Tue, Nov 09, 2004 - Page 2 News List

Researchers bring plant classification system up to date

STREAMLINING Using methods similar to those in Europe and the US could provide useful data on Taiwan's ecosystems, scientists and officials say

By Chiu Yu-Tzu  /  STAFF REPORTER

The Council of Agriculture's newly revised classification system for vegetation is based on systems in the US and Europe, and will normalize basic information about plant life in certain regions, council officials said yesterday. The new classification will affect how ecosystem research is done, the officials added.

Global climate change and its ecological impact is of interest to scientists around the world. Taiwanese researchers at the council's Endemic Species Research Institute have spent years integrating international classification systems in order to form an appropriate one for Taiwanese botanists to use.

Two classifications systems were used to revise the nation's vegetation system.

The first is used by UNESCO and the second is known as the Braun-Blanquet approach to classification of vegetation, used widely in Europe.

Since 2001, researchers at the institute have adopted a newly-revised Taiwanese approach to distinguish between vegetation at low altitudes from plant life that lives at 500m to 1,500m in areas in central and western Taiwan. In these areas, rainfall is most frequent during typhoon season.

According to Liou Ching-yu (劉靜榆), an assistant researcher involved in the classification revision, 12 types of vegetation have already been classified. Liou also said that 24 types of vegetation live in areas between 500m and 3000m above sea level.

"In the past, different classifications of vegetation were used in diverse research fields.
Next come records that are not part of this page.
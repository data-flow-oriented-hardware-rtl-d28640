// ntt_dp: streaming NTT data path ("NTT DP"; "VEC NTT" when VEC > 1).
//
// Computes X_k = sum_j x_j * omega^(j*k) mod q for frames of n words that
// arrive in natural order, w words per cycle (one transform every T = n/w
// cycles), and returns X in natural order, w words per cycle. The structure
// is the constant-geometry radix-2 decimation-in-time pipeline:
//   Init Perm (bit reversal) -> L = log2 n stages, each
//   [ twiddle multiply on the odd word of every pair -> NTT 2 -> Perm ].
// In stage l the pair at stream positions (2b, 2b+1) holds elements i and
// i + 2^l of the in-place DIT transform and is multiplied by
// omega^((b mod 2^l) * n/2^(l+1)); Perm l re-pairs the words for stage l+1,
// the last one restores natural order. Multipliers whose twiddle is always
// omega^0 = 1 (stage 0, and way 0 of the stages with 2^l <= w/2) are left out
// and replaced by a delay of the same length.
// Twiddles, q and v come from the twiddle bank (twb) which is reprogrammed by
// the twiddle flow prg_*: omega^0 .. omega^(n/2-1), w/2 words per cycle,
// starting with prg_next. A forward transform gets omega, an inverse one
// omega^-1 (the scaling by n^-1 is done outside).
// VEC data paths run in lock step and share one twiddle bank.
// Latency: rpm_pkg::lat_ntt(N, W) cycles from next_in to next_out; q_out and
// v_out give the prime of the frame that is leaving. The twiddle flow of a
// frame must start no later than the frame itself, and at most
// G*T - lat_ntt cycles before it.
module ntt_dp
  import rpm_pkg::*;
#(
  parameter int unsigned N   = DEF_N,
  parameter int unsigned W   = DEF_W,
  parameter int unsigned QW  = DEF_QW,
  parameter int unsigned VEC = 1,
  parameter int unsigned G   = twb_banks(lat_ntt(N, W) + MM_LAT, N, W)
) (
  input  logic          clk,
  input  logic          rst,
  input  logic          next_in,
  input  logic [QW-1:0] din  [VEC][W],
  input  logic          prg_next,
  input  logic [QW-1:0] prg_tw [W/2],
  input  logic [QW-1:0] prg_q,
  input  logic [QW:0]   prg_v,
  output logic          next_out,
  output logic [QW-1:0] dout [VEC][W],
  output logic [QW-1:0] q_out,
  output logic [QW:0]   v_out
);
  localparam int unsigned L  = $clog2(N);
  localparam int unsigned HW = W / 2;
  localparam int unsigned ML = MM_LAT;
  localparam int unsigned CTXW = 2 * QW + 1;

  logic [L-1:0]  st_next;
  logic [QW-1:0] tw   [L][HW];
  logic [QW-1:0] st_q [L];
  logic [QW:0]   st_v [L];

  twb #(.N(N), .W(W), .QW(QW), .G(G)) u_twb (
    .clk, .rst, .prg_next, .prg_tw, .prg_q, .prg_v,
    .st_next, .tw, .st_q, .st_v
  );

  // stream between blocks: x[l] enters stage l, y[l] leaves its butterflies
  logic [QW-1:0] x [L+1][VEC][W];
  logic          xn [L+1];
  logic [QW-1:0] y [L][VEC][W];
  logic          yn [L];

  for (genvar vi = 0; vi < VEC; vi++) begin : g_init
    logic          nx_unused;
    logic [0:0]    ctx_unused;
    if (vi == 0) begin : g_first
      stream_perm #(.N(N), .W(W), .QW(QW), .KIND(PERM_BITREV), .STAGE(0), .CTXW(1)) u_perm (
        .clk, .rst, .next_in(next_in), .din(din[vi]), .ctx_in(1'b0),
        .next_out(xn[0]), .dout(x[0][vi]), .ctx_out(ctx_unused));
      assign nx_unused = 1'b0;
    end else begin : g_other
      stream_perm #(.N(N), .W(W), .QW(QW), .KIND(PERM_BITREV), .STAGE(0), .CTXW(1)) u_perm (
        .clk, .rst, .next_in(next_in), .din(din[vi]), .ctx_in(1'b0),
        .next_out(nx_unused), .dout(x[0][vi]), .ctx_out(ctx_unused));
    end
  end

  for (genvar l = 0; l < L; l++) begin : g_stage
    assign st_next[l] = xn[l];

    // q delayed to the butterfly, frame marker delayed over multiply + butterfly
    logic [QW-1:0] qd [ML];
    logic [ML:0]   nd;
    always_ff @(posedge clk) begin
      qd[0] <= st_q[l];
      for (int i = 1; i < ML; i++) qd[i] <= qd[i-1];
      if (rst) nd <= '0;
      else     nd <= {nd[ML-1:0], xn[l]};
    end
    assign yn[l] = nd[ML];

    for (genvar vi = 0; vi < VEC; vi++) begin : g_vec
      for (genvar t = 0; t < HW; t++) begin : g_way
        logic [QW-1:0] ud [ML];
        logic [QW-1:0] vm;
        always_ff @(posedge clk) begin
          ud[0] <= x[l][vi][2*t];
          for (int i = 1; i < ML; i++) ud[i] <= ud[i-1];
        end
        if (l == 0 || ((1 << l) <= HW && (t % (1 << l)) == 0)) begin : g_one
          logic [QW-1:0] vd [ML];
          always_ff @(posedge clk) begin
            vd[0] <= x[l][vi][2*t+1];
            for (int i = 1; i < ML; i++) vd[i] <= vd[i-1];
          end
          assign vm = vd[ML-1];
        end else begin : g_mul
          mod_mul #(.QW(QW)) u_mm (.clk, .a(x[l][vi][2*t+1]), .b(tw[l][t]),
                                   .q(st_q[l]), .v(st_v[l]), .r(vm));
        end
        ntt2 #(.QW(QW)) u_bf (.clk, .u(ud[ML-1]), .v(vm), .q(qd[ML-1]),
                              .x0(y[l][vi][2*t]), .x1(y[l][vi][2*t+1]));
      end
    end

    for (genvar vi = 0; vi < VEC; vi++) begin : g_perm
      logic [CTXW-1:0] ctx_o;
      logic            nx_o;
      stream_perm #(.N(N), .W(W), .QW(QW), .KIND(PERM_STAGE), .STAGE(l), .CTXW(CTXW)) u_perm (
        .clk, .rst, .next_in(yn[l]), .din(y[l][vi]), .ctx_in({st_q[L-1], st_v[L-1]}),
        .next_out(nx_o), .dout(x[l+1][vi]), .ctx_out(ctx_o));
      if (vi == 0) begin : g_first
        assign xn[l+1] = nx_o;
        if (l == L - 1) begin : g_last
          assign q_out = ctx_o[CTXW-1 -: QW];
          assign v_out = ctx_o[QW:0];
        end
      end
    end
  end

  assign next_out = xn[L];
  for (genvar vi = 0; vi < VEC; vi++) begin : g_out
    assign dout[vi] = x[L][vi];
  end
endmodule
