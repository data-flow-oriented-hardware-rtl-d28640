// tb_ntt_dp: runs 5 back-to-back transforms of random data through a
// two-lane (VEC = 2) NTT data path with n = 32, w = 4, each transform with a
// different prime, and compares every output with a direct evaluation of
// X_k = sum_j x_j omega^(jk) mod q. The twiddle flow of each transform starts
// MM_LAT cycles before its data, as in the RPM. Also checks the latency
// (rpm_pkg::lat_ntt) and the prime reported with each output frame.
module tb_ntt_dp;
  import tb_util_pkg::*;
  localparam int N = 32, W = 4, QW = 30, VEC = 2, NF = 5;
  localparam int T = N / W;
  localparam int LEAD = rpm_pkg::MM_LAT;
  logic clk = 0, rst = 1;
  logic next_in, prg_next, next_out;
  logic [QW-1:0] din [VEC][W], dout [VEC][W];
  logic [QW-1:0] prg_tw [W/2], prg_q, q_out;
  logic [QW:0]   prg_v, v_out;
  int checks = 0, failures = 0;
  int cyc = 0;
  longint unsigned qs [NF], om [NF];
  longint unsigned xs [NF][VEC][N];
  int tin [NF];

  ntt_dp #(.N(N), .W(W), .QW(QW), .VEC(VEC)) dut (.clk, .rst, .next_in, .din,
    .prg_next, .prg_tw, .prg_q, .prg_v, .next_out, .dout, .q_out, .v_out);

  always #5 clk = ~clk;
  always @(posedge clk) cyc <= cyc + 1;

  initial begin
    for (int f = 0; f < NF; f++) begin
      qs[f] = find_prime(QW, N, f % 3);
      om[f] = mulm(find_psi(qs[f], N), find_psi(qs[f], N), qs[f]);
      for (int vi = 0; vi < VEC; vi++)
        for (int j = 0; j < N; j++) xs[f][vi][j] = $urandom % qs[f];
    end
    next_in = 0; prg_next = 0;
    repeat (3) @(negedge clk);
    rst = 0;
    // twiddle flow and data, data LEAD cycles behind, frames back to back
    for (int c = 0; c < NF * T + LEAD; c++) begin
      int ft, ct, fd, cd;
      ft = c / T; ct = c % T;
      prg_next = (ft < NF) && ct == 0;
      if (ft < NF) begin
        prg_q = QW'(qs[ft]);
        prg_v = (QW+1)'(barrett_v(qs[ft], QW));
        for (int k = 0; k < W/2; k++) prg_tw[k] = QW'(powm(om[ft], ct * (W/2) + k, qs[ft]));
      end
      fd = (c - LEAD) / T; cd = (c - LEAD) % T;
      next_in = (c >= LEAD) && cd == 0;
      if (c >= LEAD) begin
        if (cd == 0) tin[fd] = cyc;
        for (int vi = 0; vi < VEC; vi++)
          for (int k = 0; k < W; k++) din[vi][k] = QW'(xs[fd][vi][cd * W + k]);
      end
      @(negedge clk);
    end
    next_in = 0; prg_next = 0;
  end

  initial begin
    longint unsigned e;
    for (int f = 0; f < NF; f++) begin
      @(negedge clk); while (!next_out) @(negedge clk);
      checks++;
      if (cyc - tin[f] != rpm_pkg::lat_ntt(N, W)) begin
        failures++; $display("FAIL latency %0d", cyc - tin[f]);
      end
      checks++;
      if (q_out != QW'(qs[f])) failures++;
      for (int c = 0; c < T; c++) begin
        for (int vi = 0; vi < VEC; vi++)
          for (int k = 0; k < W; k++) begin
            e = 0;
            for (int j = 0; j < N; j++)
              e = (e + mulm(xs[f][vi][j], powm(om[f], j * (c * W + k), qs[f]), qs[f])) % qs[f];
            checks++;
            if (dout[vi][k] != QW'(e)) begin
              failures++;
              if (failures < 10) $display("FAIL f%0d v%0d X[%0d] got %0d exp %0d", f, vi, c*W+k, dout[vi][k], e);
            end
          end
        if (c != T - 1) @(negedge clk);
      end
    end
    $display("TB_RESULT checks=%0d failures=%0d", checks, failures);
    $finish;
  end

  initial begin
    repeat (5000) @(posedge clk);
    failures++;
    $display("TB_RESULT checks=%0d failures=%0d", checks, failures);
    $finish;
  end
endmodule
The system we have now will normalize data collection on vegetation for scientists with diverse backgrounds," Liou told the Taipei Times.

Liou said that the classification data might be crucial to studies involving ecological systems, such as research about wildlife habitats, land resource management and landscape planning.

Liou said that the evolution of a particular type of plant provides crucial information about other species which rely on it.

"If we found signs of the history of vegetation in certain areas, we can foresee a huge impact being made on animals or plants living there," Liou said.

Based on such information, sensitive areas can be deemed protected areas for the sake of ecological conservation, Liou added.

In the future, data about the classification of vegetation in northern Taiwan will be integrated with data from other parts of the country.

Ecosystems respond to climate change more sensitively than humans and could offer useful information for policy-making, scientists say.